空 PCA 矩阵

haketest lv.1

发布时间：2022-05-11 05:30:50 284

相关标签： # 数据

对于通路 pi，我想提取 G 矩阵数据以生成中间矩阵 B∈Rn×ri，其中 ri 是通路 pi 中涉及的基因数。也就是说，矩阵 B 由行中的样本和列中给定途径的基因组成。

中间矩阵 B 是common_mrna具有（347 x 8053 维）的数据帧的转置矩阵。与数据帧中的列数（8053 x 347 维度）kegg_list具有相同的长度（347 项），这意味着每个路径对应于数据帧的行号（不是索引）。如果索引与数据帧的行索引匹配，我想将每一行附加到空矩阵 B，然后将其转置并转换为 347x8053 数据帧。common_mrnakegg_listcommon_mrnakegg_listcommon_mrna

接下来，使用 PCA，我想将矩阵 B 分解为不相关的分量，得到 Gpi∈Rn×q⁠，其中 q=5 是主成分（PC）的数量。

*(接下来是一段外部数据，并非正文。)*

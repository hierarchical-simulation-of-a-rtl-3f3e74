# A superpipelined mesh switch for a 16-node CC-NUMA interconnect

In a cache-coherent NUMA machine most network messages are short, so what a
switch costs a message is its *fall-through latency*: the time from the first
bits of a packet entering the switch to the first bits leaving it when nothing
else is in the way. A conventional switch with 16-bit links and 64-bit flits
collects the four 16-bit phits of a flit, hands the flit over to a core that
runs at a quarter of the link clock, arbitrates, crosses the crossbar and then
serializes the flit onto the outgoing link again. That takes about 40 ns at a
400 MHz link clock.

The switch here takes the other route. Its core runs at the link clock and its
datapath is one phit (16 bits) wide, a quarter of a flit. A packet starts
moving through the switch as soon as its first phit is in, and crossing the
crossbar and going out on the link are the same step. Arbitration is not made
any faster: it still takes four cycles. Without contention the head phit of a
packet takes **7 link cycles per switch, 17.5 ns at 400 MHz**.

Sixteen of these switches form a 4x4 mesh (`sp_mesh`), one per node of the
multiprocessor. The nodes themselves (processor, caches, memory, network
interface) are not part of this RTL: each node appears as a local port on the
mesh boundary.

## The 7-cycle pipeline

For the head phit of a packet that finds its output free, counted in clock
edges from the edge at which the switch's receive register samples it:

| edge  | stage                        | where                               |
|-------|------------------------------|-------------------------------------|
| t     | receive register             | `sp_input_port`                     |
| t+1   | write into the phit buffer; route is computed from the buffer front in the next cycle | `sp_input_port` |
| t+2   | arbitration 1: sample the requests        | `sp_arbiter`           |
| t+3   | arbitration 2: rotate by the round-robin pointer | `sp_arbiter`    |
| t+4   | arbitration 3: priority-encode            | `sp_arbiter`           |
| t+5   | arbitration 4: register the grant         | `sp_arbiter`           |
| t+6   | crossbar into the link transmit register  | `sp_crossbar`          |
| t+7   | next switch's receive register            |                        |

The 2 + 4 + 1 split is this design's own reading of the timing diagram it
follows; only the 17.5 ns total and the four arbitration cycles are given. At
the 285 MHz link clock that a 0.38 um synthesis of this kind of switch is
reported to reach, the same 7 cycles are 24.5 ns.

After the grant, the rest of the packet follows at one phit per cycle, each
phit leaving as soon as it is at the front of its input buffer. Across the mesh
a packet going h hops reaches its destination's ejection register
7*(h+1) - 1 edges after the first switch sampled it. A long packet can
therefore have its head at the destination while its tail is still at the
source; the mesh test counts such packets.

## Packets and phits

Every link carries a `phit_t` (`sp_pkg`): `valid`, `head`, `tail` and 16 data
bits. A packet is a whole number of 64-bit flits, that is a multiple of four
phits, with `head` on the first phit and `tail` on the last (which is always
the fourth phit of a flit; an assertion checks it). The data of the head phit
is an `hdr_t`:

| bits  | 15:12 | 11:8  | 7:4   | 3:0   |
|-------|-------|-------|-------|-------|
| field | src_y | src_x | dst_y | dst_x |

The rest of a packet is payload and is not looked at. The framing bits, the
header layout and the packet length being free are choices of this design. A
coherence request fits in one flit; a 64-byte cache line needs eight flits of
data plus the head flit.

## Routing

Routing is dimension-order: a head phit goes east or west until its x matches,
then south or north, then out of the local port (`sp_pkg::route_xy`). Port
numbers are `P_LOCAL`=0, `P_NORTH`=1 (y-1), `P_EAST`=2 (x+1), `P_SOUTH`=3
(y+1), `P_WEST`=4 (x-1). Node n sits at x = n mod 4, y = n div 4. With XY
routing and packets holding an output until their tail, the mesh cannot
deadlock. Ports on the mesh edge are tied idle, since no route points at them.

## Flow control: flits are counted, phits move

The flit is the unit of flow control and arbitration; the phit is the unit
that moves. Each input port has a buffer of `BUF_FLITS` flits (4 by default,
16 phits). Each output port keeps a credit count for the buffer at the other
end of its link, starting at `BUF_FLITS`:

* the first phit of a flit may only be sent while a credit is held, and spends it;
* the other three phits of that flit need no credit (their space is reserved);
* when the fourth phit of a flit leaves an input buffer, that input sends a
  one-cycle credit pulse back upstream.

Phits of one flit may arrive with gaps; the buffer space was reserved when the
flit started. Credit lines are registered, so there is no combinational path
from one switch to the next. Where a packet waits for credits it stays where it
is, occupying the outputs it holds (wormhole behaviour).

The same rules apply between the mesh and the nodes. A node sends into
`local_in[n]` only with an injection credit (it starts with `BUF_FLITS` and gets
one back on each `local_credit_out[n]` pulse). On the ejection side, the mesh
assumes that node n has `BUF_FLITS` flits of receive buffer, and the node must
pulse `local_credit_in[n]` once for each flit it has drained.

## Arbitration

Each output has its own round-robin arbiter (`sp_arbiter`), four register
stages deep. It samples the requests only while the output is free, or in the
cycle the previous packet's tail goes out, so back-to-back packets lose no
extra cycle. Requests are derived from the buffer fronts alone: an input whose
front phit is a head requests the one output that phit routes to, and keeps
requesting until the head phit has left. The winner holds the output until its
tail phit is sent. After a grant, the round-robin pointer moves to the input
after the winner, so a waiting input cannot be overtaken twice by the same
other input.
Requests that come in during an arbitration wait for the next one.

## Modules

| module           | role |
|------------------|------|
| `sp_pkg`         | widths, `phit_t`, `hdr_t`, `port_e`, XY routing function |
| `sp_input_port`  | receive register, phit buffer, route request, credit return, empty flag |
| `sp_arbiter`     | four-stage round-robin arbiter of one output |
| `sp_output_ctrl` | arbiter plus credit counter and phit-in-flit count: decides each cycle whether the granted input's phit goes out |
| `sp_crossbar`    | 5x5 phit multiplexer into the link transmit registers |
| `sp_switch`      | five input ports, five output controls, crossbar |
| `sp_mesh`        | 4x4 array of switches; top level |

Parameters and their defaults:

| parameter | default | where | meaning |
|-----------|---------|-------|---------|
| `PHIT_W` | 16 | `sp_pkg` | link and core datapath width |
| `PHITS_PER_FLIT` | 4 | `sp_pkg` | 64-bit flit |
| `ARB_CYCLES` | 4 | `sp_pkg` | arbitration depth (fixed by the structure of `sp_arbiter`; the constant is for testbenches) |
| `NPORTS` | 5 | `sp_pkg` | switch ports |
| `MESH_X`, `MESH_Y` | 4, 4 | `sp_mesh` | mesh size (coordinates are 4 bits, so at most 16x16) |
| `BUF_FLITS` | 4 | `sp_mesh`, `sp_switch`, `sp_input_port` | input buffer depth in flits, and the credits each output starts with |

The top-level ports of `sp_mesh`, all per node n = 0..15 except the clock,
reset and `net_empty`:

| port | dir | meaning |
|------|-----|---------|
| `clk`, `rst_n` | in | link-rate clock; asynchronous active-low reset |
| `local_in[n]` | in | phit injected by node n |
| `local_credit_out[n]` | out | injection credit returned to node n |
| `local_out[n]` | out | phit delivered to node n |
| `local_credit_in[n]` | in | ejection credit from node n |
| `out_busy[n]` | out | which outputs of switch n are held by a packet |
| `net_empty` | out | no phit anywhere in the network |

`net_empty` lets a system-level model skip network clock cycles while no
packet is in flight. Reset empties every buffer and sets every credit count to
`BUF_FLITS`.

## Choices this design makes

The switch description gives the phit and flit sizes, the phit-wide core at
link clock, processing from the first phit, four-cycle arbitration, crossbar
and link transmission in one step, the 17.5 ns fall-through latency and the
4x4 mesh of 16 nodes. Everything below is this design's own choice:

* five ports per switch and XY routing;
* credit-based flow control counted in flits, and the 4-flit input buffers;
* holding an output for a whole packet, with arbitration only at a head flit;
* round robin as the arbitration policy, and its split into four stages;
* the 2 + 4 + 1 split of the seven cycles;
* one clock domain: the core runs at the link clock, so the synchronizer of
  a two-clock switch is just the receive register;
* the phit framing bits and the head-phit layout;
* the node-side signalling: credit pulses, `out_busy` and `net_empty`.

Not included: the processors, caches, memories and network interfaces of the
nodes, and any link-level serialization or clock-domain crossing. The
flit-switched switch that this one is measured against is not included
either.

## Verification

Every module has a self-checking testbench in `tb/` that ends with a
`TB_RESULT checks=N failures=M` line and has a watchdog:

* `tb_sp_input_port`: random credit-respecting traffic against a queue model.
  It checks framing, the route request of every head phit against its own XY
  rule, one credit per drained flit and the empty flag. It also checks that a
  phit reaches the buffer front two edges after it arrives.
* `tb_sp_arbiter`: every grant goes to the round-robin winner among the
  requests sampled at the start, exactly four stages later. A releasing owner
  that requests again must get the lowest priority.
* `tb_sp_output_ctrl`: checks the send decision cycle by cycle against a model
  with credits, phases and packet holding. Credit stalls must occur.
* `tb_sp_crossbar`: random selects; checks the registered outputs.
* `tb_sp_switch`: five senders and five slow or fast receivers. It checks a
  7-cycle fall-through on every input, delivery on the right output,
  packets that are not interleaved, and the receiver buffer bound.
  Contention, credit stalls and the empty flag must all be seen.
* `tb_sp_mesh`: the whole 4x4 mesh at its default parameters, in four phases.
  First a 0 -> 15 packet, which must take 49 cycles, and a one-hop packet,
  which must take 14. Then every node sends to each of its neighbours. Then
  uniform random traffic of 1-flit and 9-flit packets, with slow-draining
  nodes for part of the time. Then a drain. It checks that every packet arrives
  once, intact, at its destination, and that `net_empty` behaves. It counts
  contended arbitrations, arbitrations started as a tail left, credit stalls inside the mesh, injection credit
  stalls, cut-through packets and multi-hop packets, and fails if any of them
  never happens.

The applications such a machine would run are not simulated here. Only
synthetic traffic is.

## Simulating

With Verilator 5, from the directory that holds `rtl/` and `tb/`:

```
verilator --binary --timing --assert -y rtl -y tb +libext+.sv \
    rtl/sp_pkg.sv tb/tb_sp_mesh.sv --top-module tb_sp_mesh
./obj_dir/Vtb_sp_mesh
```

Replace `tb_sp_mesh` with any other testbench name to run that one. Each runs
in well under a second. The testbenches use `$urandom` for traffic, so
`+verilator+seed+N` gives a different run. Verilator has two-state
simulation: everything that is read is reset.
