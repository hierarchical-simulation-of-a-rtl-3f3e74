// sp_pkg: types and constants shared by the superpipelined mesh switch.
//
// The network moves packets made of whole flits. A flit is 64 bits and
// crosses every link and every switch datapath as four 16-bit phits, one per
// clock; link and switch core run on the same clock. The phit width, the flit
// size and the four-cycle arbitration follow the switch description; the
// framing sideband bits, the head-phit layout, the port numbering and the
// buffer depth are choices of this design.
//
// Link framing: every phit carries valid, head (first phit of a packet) and
// tail (last phit of a packet). Packets are a whole number of flits, so a tail
// is always the fourth phit of a flit. The head phit holds the destination and
// source coordinates (hdr_t); the remaining phits are payload.
package sp_pkg;

  localparam int unsigned PHIT_W         = 16;  // link and core datapath width
  localparam int unsigned PHITS_PER_FLIT = 4;   // 64-bit flit = 4 phits
  localparam int unsigned FLIT_W         = PHIT_W * PHITS_PER_FLIT;
  localparam int unsigned ARB_CYCLES     = 4;   // arbitration latency, core cycles
  localparam int unsigned NPORTS         = 5;   // local + four mesh directions
  localparam int unsigned PORT_W         = 3;
  localparam int unsigned COORD_W        = 4;   // head-phit coordinate field

  typedef enum logic [PORT_W-1:0] {
    P_LOCAL = 3'd0,
    P_NORTH = 3'd1,   // towards y-1
    P_EAST  = 3'd2,   // towards x+1
    P_SOUTH = 3'd3,   // towards y+1
    P_WEST  = 3'd4    // towards x-1
  } port_e;

  // One phit on a link, with its framing.
  typedef struct packed {
    logic              valid;
    logic              head;
    logic              tail;
    logic [PHIT_W-1:0] data;
  } phit_t;

  // Layout of the data field of a head phit.
  typedef struct packed {
    logic [COORD_W-1:0] src_y;
    logic [COORD_W-1:0] src_x;
    logic [COORD_W-1:0] dst_y;
    logic [COORD_W-1:0] dst_x;
  } hdr_t;

  localparam phit_t PHIT_IDLE = '{valid: 1'b0, head: 1'b0, tail: 1'b0, data: '0};

  // Dimension-order routing: correct x first, then y, then eject.
  function automatic port_e route_xy(input logic [COORD_W-1:0] my_x,
                                     input logic [COORD_W-1:0] my_y,
                                     input hdr_t               hdr);
    if      (hdr.dst_x > my_x) return P_EAST;
    else if (hdr.dst_x < my_x) return P_WEST;
    else if (hdr.dst_y > my_y) return P_SOUTH;
    else if (hdr.dst_y < my_y) return P_NORTH;
    else                       return P_LOCAL;
  endfunction

endpackage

我下面的代码的问题是它产生了一个空的 dataframe G。

代码：

import numpy as np 
from sklearn.decomposition import PCA

p = [] # Initialize pathway list (columns)
G = np.zeros((8053,347)) # Initialize mRNA expression matrix
B = np.zeros((8053,347)) # Initialize intermediate matrix B
q = 5 # Number of PCs

# Populate intermediate matrix B
for i, p in enumerate(kegg_list):
  Bi = 0
  for index, row in common_mrna.iterrows():
    if i==len(index):
      Bi2 = Bi
      np.append(B[Bi], row)
      Bi2 = Bi2 + 1
B = B.transpose()

# PCA for yielding matrix G
pca_G = PCA()
pca_G.fit(B)
np.append(G, pca_G.transform(B)[:,0:q])
G = pd.DataFrame(G)
G.to_csv("./gbm_tcga/PCA_mrna.csv", index=False)
G

common_mrna数据帧示例

common_mrna = pd.DataFrame([[0.6747, -1.4892, -2.0670, 0.2337, 0.1255], [0.0051, 0.2122, -0.6536, 1.3746, -1.6958], [-0.4994, -0.2472, -0.1614, 0.9809, 1.3159]], columns=['TCGA-28-5207-01', 'TCGA-02-0089-01','TCGA-87-5896-01', 'TCGA-06-5410-01','TCGA-16-0861-01'], index=["DIABLO", "MRPL33", "RBM39"])

kegg_list实例

    kegg_list = ['Glycolysis_/_Gluconeogenesis',
     'Citrate_cycle_(TCA_cycle)',
     'Pentose_phosphate_pathway',
     'Pentose_and_glucuronate_interconversions',
     'Fructose_and_mannose_metabolism',
     'Galactose_metabolism']

期望输出：

B = array([[ 0.6747,  0.0051, -0.4994], [-1.4892,  0.2122, -0.2472], [-2.067 , -0.6536, -0.1614], [0.2337, 1.3746, 0.9809], [0.1255, -1.6958, 1.3159]])

特别声明：以上内容（图片及文字）均为互联网收集或者用户上传发布，本站仅提供信息存储服务！如有侵权或有涉及法律问题请联系我们。